Michael: Do you have any more jokes, Elon? Like, surely, he's like this in private. You're like, "Don't put this guy on camera."
Peter: This can only happen when you're this rich.
Michael: Yeah, yeah, yeah.
Peter: If you're not rich and you're not funny, I promise you that, you know?
Michael: Yeah, yeah, yeah, yeah.
Peter: But Elon has had people laughing at his dumb fucking bad jokes for so long that he, I think, genuinely believes that he's funny in some way.
Michael: I wonder if he hasn't heard a non-pity laugh in so long that he thinks that's just what a laugh is.
Peter: Everyone always laughs five seconds after the joke is over while you're explaining it.
Michael: As I am explaining it. [laughs] That's how you know a joke is really good. Dead silence. And you're like, "as if eating poop is a job." And then people laugh.
Peter: The absolute funniest thing I read and I encountered a ton of Elon speaking is that one data scientist being like, "You're in the dumbest fucking 10% of this country." [laughs]
Michael: That's comedy.

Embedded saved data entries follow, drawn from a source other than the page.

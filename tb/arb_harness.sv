// arb_harness: drives and checks one tabarb_arbiter configuration; used by
// tb_tabarb_arbiter for the lite and the aggressive configuration.
//
// Every VC holds an endless packet stream: its head flit requests a random
// legal output (never the port of the same name; under DOR a Y port only
// continues in Y).  A granted head is replaced in the next cycle.  Checks:
//   - latency: a lone request on an idle arbiter is granted LAT-1 cycles
//     after it is presented, not earlier;
//   - every cycle the grants form a matching (one input per output), each
//     granted VC had a valid head for the granted output;
//   - the number of grants equals the maximum matching of the ARV that was
//     looked up (decoded by the harness's own code);
//   - with full forwarding (lite) the ARV holds every eligible request;
//   - throughput: under full load an arbitration completes every cycle
//     (first half of the run, all outputs ready);
//   - anti-starvation: with one output throttled, starved flits appear and
//     are served.
module arb_harness
  import tabarb_pkg::*;
#(
  parameter routing_e    ROUTING = ROUTE_ADAPTIVE,
  parameter int unsigned NVC     = 8,
  parameter int unsigned FWD_XP  = 3,
  parameter int unsigned FWD_XM  = 3,
  parameter int unsigned FWD_YP  = 1,
  parameter int unsigned FWD_YM  = 1,
  parameter int unsigned LAT     = 2,
  parameter int unsigned CYCLES  = 3000
) (
  input  logic clk,
  output int   checks,
  output int   failures,
  output bit   done,
  output int   starved,
  output real  matches_per_arb
);

  localparam bit FULL = (FWD_XP == 0);
  localparam int ARV_W = (ROUTING == ROUTE_DOR) ? 8 : (FULL ? 12 : 10);

  logic rst_n;
  logic [3:0][NVC-1:0]      head_valid, vc_grant;
  logic [3:0][NVC-1:0][1:0] head_out;
  logic [3:0]               out_ready, grant_valid;
  logic [3:0][$clog2(NVC)-1:0] grant_vc;
  reqset_t                  pgv;
  logic [ARV_W-1:0]         arv, arv_prev;
  logic                     starve_active;
  logic [$clog2(4*NVC+1)-1:0] starve_count;

  tabarb_arbiter #(.ROUTING(ROUTING), .NVC(NVC), .FWD_XP(FWD_XP), .FWD_XM(FWD_XM),
                   .FWD_YP(FWD_YP), .FWD_YM(FWD_YM), .LAT(LAT), .TIMEOUT(20)) dut (
    .clk, .rst_n, .head_valid, .head_out, .out_ready, .vc_grant, .grant_vc, .grant_valid,
    .pgv, .arv, .starve_active, .starve_count);

  function automatic int other(int p, int k);
    int n = 0;
    for (int o = 0; o < 4; o++) if (o != p) begin
      if (n == k) return o;
      n++;
    end
    return -1;
  endfunction

  function automatic int rand_out(int p);
    if (ROUTING == ROUTE_DOR && p >= 2) return (p == 2) ? 3 : 2;
    return other(p, $urandom_range(0, 2));
  endfunction

  typedef int req_t [4][4];

  function automatic req_t decode_arv(int a);
    req_t r;
    int pos = 0, w, f;
    for (int p = 0; p < 4; p++) begin
      for (int o = 0; o < 4; o++) r[p][o] = 0;
      if (ROUTING == ROUTE_DOR && p >= 2) w = 1;
      else if (!FULL && p >= 2)           w = 2;
      else                                w = 3;
      f = (a >> pos) & ((1 << w) - 1);
      if (w == 3) for (int k = 0; k < 3; k++) r[p][other(p, k)] = (f >> k) & 1;
      else if (w == 2) begin if (f != 0) r[p][other(p, f - 1)] = 1; end
      else r[p][(p == 2) ? 3 : 2] = f;
      pos += w;
    end
    return r;
  endfunction

  function automatic int max_match(req_t r);
    int best = 0, n;
    int perm [4];
    for (int a = 0; a < 4; a++) for (int b = 0; b < 4; b++)
    for (int c = 0; c < 4; c++) for (int d = 0; d < 4; d++) begin
      if (((1 << a) | (1 << b) | (1 << c) | (1 << d)) != 15) continue;
      perm = '{a, b, c, d};
      n = 0;
      for (int p = 0; p < 4; p++) n += r[p][perm[p]];
      if (n > best) best = n;
    end
    return best;
  endfunction

  task automatic fail(string s);
    failures++;
    if (failures < 20) $display("FAIL [%s LAT=%0d] %s", ROUTING == ROUTE_DOR ? "lite" : "aggressive", LAT, s);
  endtask

  int busy_cycles, arbs, total_matches, n, used, cnt;
  req_t r;
  bit active_prev;
  bit won [4];
  int won_vc [4];

  initial begin
    checks = 0; failures = 0; done = 0; starved = 0; matches_per_arb = 0.0;
    rst_n = 0; head_valid = '0; head_out = '0; out_ready = '1; arv_prev = '0;
    repeat (3) @(posedge clk);
    @(negedge clk);
    rst_n = 1;
    repeat (2) @(negedge clk);

    // Latency: lone request from X+ to Y+.
    head_valid[0][0] = 1; head_out[0][0] = 2'd2;
    #1;
    checks++;
    if (LAT == 1) begin
      if (!(grant_valid[0] && vc_grant[0][0] && pgv[0] == 4'b0100)) fail("not granted in the request cycle");
    end else begin
      if (grant_valid != 0) fail("granted too early");
      @(negedge clk); #1;
      checks++;
      if (!(grant_valid[0] && vc_grant[0][0] && pgv[0] == 4'b0100)) fail("not granted after LAT cycles");
    end
    @(negedge clk);
    head_valid = '0;
    repeat (3) @(negedge clk);

    // Random full load.
    busy_cycles = 0; arbs = 0; total_matches = 0;
    for (int c = 0; c < CYCLES; c++) begin
      // Granted heads were replaced at the previous step; fill all VCs.
      for (int p = 0; p < 4; p++) for (int v = 0; v < NVC; v++)
        if (!head_valid[p][v]) begin
          head_valid[p][v] = 1;
          head_out[p][v]   = 2'(rand_out(p));
        end
      // Second half: output Y- throttled to provoke starvation.
      out_ready = (c >= CYCLES / 2 && $urandom_range(0, 3) != 0) ? 4'b0111 : 4'b1111;
      #1;
      // Matching and grant sanity.
      used = 0; n = 0;
      for (int p = 0; p < 4; p++) begin
        checks++;
        if (grant_valid[p]) begin
          cnt = 0;
          for (int o = 0; o < 4; o++) if (pgv[p][o]) begin cnt++; if (used & (1 << o)) fail("output granted twice"); used |= 1 << o; end
          if (cnt != 1) fail("grant not one-hot");
          if (!head_valid[p][grant_vc[p]] || !pgv[p][head_out[p][grant_vc[p]]]) fail("granted VC did not request that output");
          if (vc_grant[p] != (NVC'(1) << grant_vc[p])) fail("vc_grant mismatch");
          n++;
        end else if (pgv[p] != 0) fail("port grant with no VC");
      end
      // Maximum matching of the looked-up ARV.
      r = decode_arv(int'(LAT > 1 ? arv_prev : arv));
      checks++;
      if (n != max_match(r)) fail($sformatf("%0d grants, maximum matching %0d", n, max_match(r)));
      // Full forwarding: every eligible request is in the ARV.
      if (FULL && !starve_active) begin
        r = decode_arv(int'(arv));
        for (int p = 0; p < 4; p++) for (int o = 0; o < 4; o++) begin
          automatic int want = 0;
          for (int v = 0; v < NVC; v++) if (head_valid[p][v] && head_out[p][v] == 2'(o) && out_ready[o]) want = 1;
          checks++;
          if (want != r[p][o]) fail("full forwarding lost a request");
        end
      end
      if (c < CYCLES / 2) begin
        if (n > 0) busy_cycles++;
        arbs++;
        total_matches += n;
      end
      if (starve_active && !active_prev) starved++;
      active_prev = starve_active;
      arv_prev = arv;
      for (int p = 0; p < 4; p++) begin
        won[p]    = grant_valid[p];
        won_vc[p] = int'(grant_vc[p]);
      end
      @(negedge clk);
      // The granted flits left at the clock edge.
      for (int p = 0; p < 4; p++) if (won[p]) head_valid[p][won_vc[p]] = 0;
    end
    // An arbitration completes every cycle under load (first half, all outputs ready).
    checks++;
    // (LAT-1 cycles of pipeline fill at the start of the run carry no grant.)
    if (busy_cycles < CYCLES / 2 - (LAT - 1)) fail($sformatf("only %0d of %0d cycles granted", busy_cycles, CYCLES / 2));
    checks++;
    if (starved == 0) fail("anti-starvation never triggered");
    matches_per_arb = real'(total_matches) / real'(arbs);
    done = 1;
  end

endmodule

That's comedy.
Peter: That's comedy dude.
Michael: Looking at a billionaire in the fucking face and being like, "the dumbest motherfuckers in the country believe this thing you just said.” [laughs]
Peter: Do you know there's something like-- there are so many-- there's so many, like, powerful people who you just, like “You never have the opportunity” to be like-- you'd have to be a fucking dipshit to believe this.
Michael: To put it in terms that he would understand. It's like eating shit is a job, and that's what you're doing right now, [Peter laughs] eating shit because of what I just [unintelligible 01:31:10].